Tally the lines in the following entries that include the word "bounces"; state only the total.

═══ DATASET CONTENT ═══

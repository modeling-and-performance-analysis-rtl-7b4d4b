// tb_ri_pipe_stage: a packet stream through 0, 1 and 3 pipe stages must come out
// unchanged and exactly STAGES cycles later; reset must leave idle (invalid) slots.
module tb_ri_pipe_stage;
  import ri_pkg::*;
  logic clk = 0, rst_n = 0;
  always #5 clk = ~clk;
  pkt_t d, q0, q1, q3;
  ri_pipe_stage #(.STAGES(0)) u0 (.clk, .rst_n, .d, .q(q0));
  ri_pipe_stage #(.STAGES(1)) u1 (.clk, .rst_n, .d, .q(q1));
  ri_pipe_stage #(.STAGES(3)) u3 (.clk, .rst_n, .d, .q(q3));

  int checks = 0, failures = 0;
  logic [DATA_W-1:0] hist [$];
  task automatic chk(input logic ok, input string s);
    checks++;
    if (!ok) begin failures++; $display("FAIL: %s", s); end
  endtask

  initial begin
    repeat (2000) @(posedge clk);
    $display("watchdog expired");
    $display("TB_RESULT checks=%0d failures=%0d", checks + 1, failures + 1);
    $finish;
  end

  initial begin
    d = PKT_IDLE;
    d.valid = 1; d.data = 32'h1234;
    repeat (2) @(negedge clk);
    chk(!q1.valid && !q3.valid, "reset empties the stages");
    rst_n = 1;
    for (int i = 0; i < 50; i++) begin
      @(negedge clk);
      d = PKT_IDLE;
      d.valid = 1'b1;
      d.data  = DATA_W'(i * 7 + 1);
      hist.push_front(d.data);
      #1;
      chk(q0 == d, "zero stages is a wire");
      if (i >= 1) chk(q1.valid && q1.data == hist[1], $sformatf("1 stage at %0d", i));
      if (i >= 3) chk(q3.valid && q3.data == hist[3], $sformatf("3 stages at %0d", i));
    end
    $display("TB_RESULT checks=%0d failures=%0d", checks, failures);
    $finish;
  end
endmodule
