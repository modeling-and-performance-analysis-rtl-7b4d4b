// ri_rob: circular re-ordering buffer of an incoming port ("bounce with re-ordering").
//
// Every packet a node absorbs gets a ticket the first time the port sees it: the next value
// of a running sequence counter. The ticket decides the slot: ticket - head_seq is the
// distance from the oldest undelivered entry. If that distance is below SIZE the packet is
// stored at (head_ptr + distance) mod SIZE; otherwise the buffer is "full" for this packet
// and the caller bounces it back onto the ring with the ticket written into its command
// order ID field (ord_valid set). When the packet comes round again it presents that ticket
// and is stored once its position fits. The agent always reads entries in ticket order, so
// packets are consumed in the order the port first saw them, however often they bounced.
//
// Interface: offer/offer_pkt present the packet this cycle (offer_pkt.ord_valid/ord_id say
// whether it already holds a ticket); accept and ticket are combinational answers. The
// head is presented with head_valid; pop removes it. Tickets count modulo 2**ORD_W, which
// must exceed SIZE plus the number of packets that can circulate bounced.
// SIZE need not be a power of two (the document's best single-channel setting is 5).
module ri_rob
  import ri_pkg::*;
#(
  parameter int SIZE = 5
) (
  input  logic             clk,
  input  logic             rst_n,
  input  logic             offer,
  input  pkt_t             offer_pkt,
  output logic             accept,
  output logic [ORD_W-1:0] ticket,
  output logic             head_valid,
  output pkt_t             head,
  input  logic             pop
);
  localparam int PW = (SIZE > 1) ? $clog2(SIZE) : 1;

  pkt_t             mem   [SIZE];
  logic [SIZE-1:0]  full_q;
  logic [PW-1:0]    head_ptr;
  logic [ORD_W-1:0] head_seq, next_seq;

  logic [ORD_W-1:0] offs;
  logic [PW:0]      slot_sum;
  logic [PW-1:0]    slot;

  assign ticket   = offer_pkt.ord_valid ? offer_pkt.ord_id : next_seq;
  assign offs     = ticket - head_seq;
  assign accept   = offer && (offs < ORD_W'(SIZE));
  assign slot_sum = {1'b0, head_ptr} + offs[PW:0];
  assign slot     = (slot_sum >= (PW+1)'(SIZE)) ? PW'(slot_sum - (PW+1)'(SIZE)) : slot_sum[PW-1:0];

  assign head_valid = full_q[head_ptr];
  assign head       = mem[head_ptr];

  always_ff @(posedge clk or negedge rst_n) begin
    if (!rst_n) begin
      full_q   <= '0;
      head_ptr <= '0;
      head_seq <= '0;
      next_seq <= '0;
    end else begin
      if (offer && !offer_pkt.ord_valid) next_seq <= next_seq + 1'b1;
      if (pop && head_valid) begin
        full_q[head_ptr] <= 1'b0;
        head_ptr <= (head_ptr == PW'(SIZE - 1)) ? '0 : head_ptr + 1'b1;
        head_seq <= head_seq + 1'b1;
      end
      if (accept) full_q[slot] <= 1'b1;
    end
  end

  always_ff @(posedge clk) begin
    if (accept) begin
      mem[slot]           <= offer_pkt;
      mem[slot].ord_valid <= 1'b0;
    end
  end

  // A ticket maps to exactly one position: it can never find that position taken.
  assert property (@(posedge clk) disable iff (!rst_n) accept |-> !full_q[slot])
    else $error("ri_rob: slot already occupied");
endmodule
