// tb_ri_rob: reorder buffer against a reference model.
// Each cycle the bench offers either a new packet or one that bounced earlier (carrying its
// ticket), and pops the head at random. New packets are numbered in the order they are
// first offered; the model predicts accept/bounce from the ticket distance and the bench
// checks that packets leave in exactly first-offered order, that the ticket of a bounce is
// the sequence number, and that both bouncing and re-entry happen. Outstanding tickets
// are kept below 40, as the number of packets on a ring bounds them in the design.
module tb_ri_rob;
  import ri_pkg::*;
  localparam int SIZE = 5;
  logic clk = 0, rst_n = 0;
  always #5 clk = ~clk;
  logic offer, accept, head_valid, pop;
  pkt_t offer_pkt, head;
  logic [ORD_W-1:0] ticket;
  ri_rob #(.SIZE(SIZE)) dut (.*);

  int checks = 0, failures = 0;
  task automatic chk(input logic ok, input string s);
    checks++;
    if (!ok) begin failures++; $display("FAIL: %s", s); end
  endtask

  initial begin
    repeat (50000) @(posedge clk);
    $display("watchdog expired");
    $display("TB_RESULT checks=%0d failures=%0d", checks + 1, failures + 1);
    $finish;
  end

  int next_new = 0, next_out = 0, head_seq = 0, n_bounce = 0, n_reentry = 0;
  int circ [$];  // sequence numbers of bounced packets still on the ring
  bit stored [int];
  int seq_o;

  initial begin
    offer = 0; pop = 0; offer_pkt = PKT_IDLE;
    repeat (2) @(negedge clk);
    rst_n = 1;
    while (next_out < 600) begin
      @(negedge clk);
      offer = 1'b0;
      offer_pkt = PKT_IDLE;
      seq_o = -1;
      if (circ.size() > 0 && ($urandom % 2)) begin
        int k;
        k = $urandom % circ.size();
        seq_o = circ[k];
        circ.delete(k);
        offer = 1'b1;
        offer_pkt.valid = 1'b1;
        offer_pkt.ord_valid = 1'b1;
        offer_pkt.ord_id = ORD_W'(seq_o);
        offer_pkt.data = DATA_W'(seq_o);
        n_reentry++;
      end else if (next_new < 600 && next_new - head_seq < 40 && ($urandom % 3) != 0) begin
        seq_o = next_new++;
        offer = 1'b1;
        offer_pkt.valid = 1'b1;
        offer_pkt.data = DATA_W'(seq_o);
      end
      pop = ($urandom % 3) == 0;
      #1;
      chk(head_valid == stored.exists(head_seq), "head valid");
      if (offer) begin
        chk(accept == ((seq_o - head_seq) < SIZE), $sformatf("accept of %0d (head %0d)", seq_o, head_seq));
        if (!accept) begin
          chk(ticket == ORD_W'(seq_o), "ticket equals first-seen number");
          circ.push_back(seq_o);
          n_bounce++;
        end else stored[seq_o] = 1;
      end
      if (head_valid && pop) begin
        chk(head.data == DATA_W'(next_out), $sformatf("order: got %0d exp %0d", head.data, next_out));
        chk(!head.ord_valid, "stored copy has no ticket flag");
        stored.delete(head_seq);
        head_seq++;
        next_out++;
      end
      @(posedge clk);
    end
    chk(n_bounce > 20 && n_reentry > 20, $sformatf("bounces %0d re-entries %0d", n_bounce, n_reentry));
    $display("TB_RESULT checks=%0d failures=%0d", checks, failures);
    $finish;
  end
endmodule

═══

__OUTPUT OF THE EXERCISE__:
2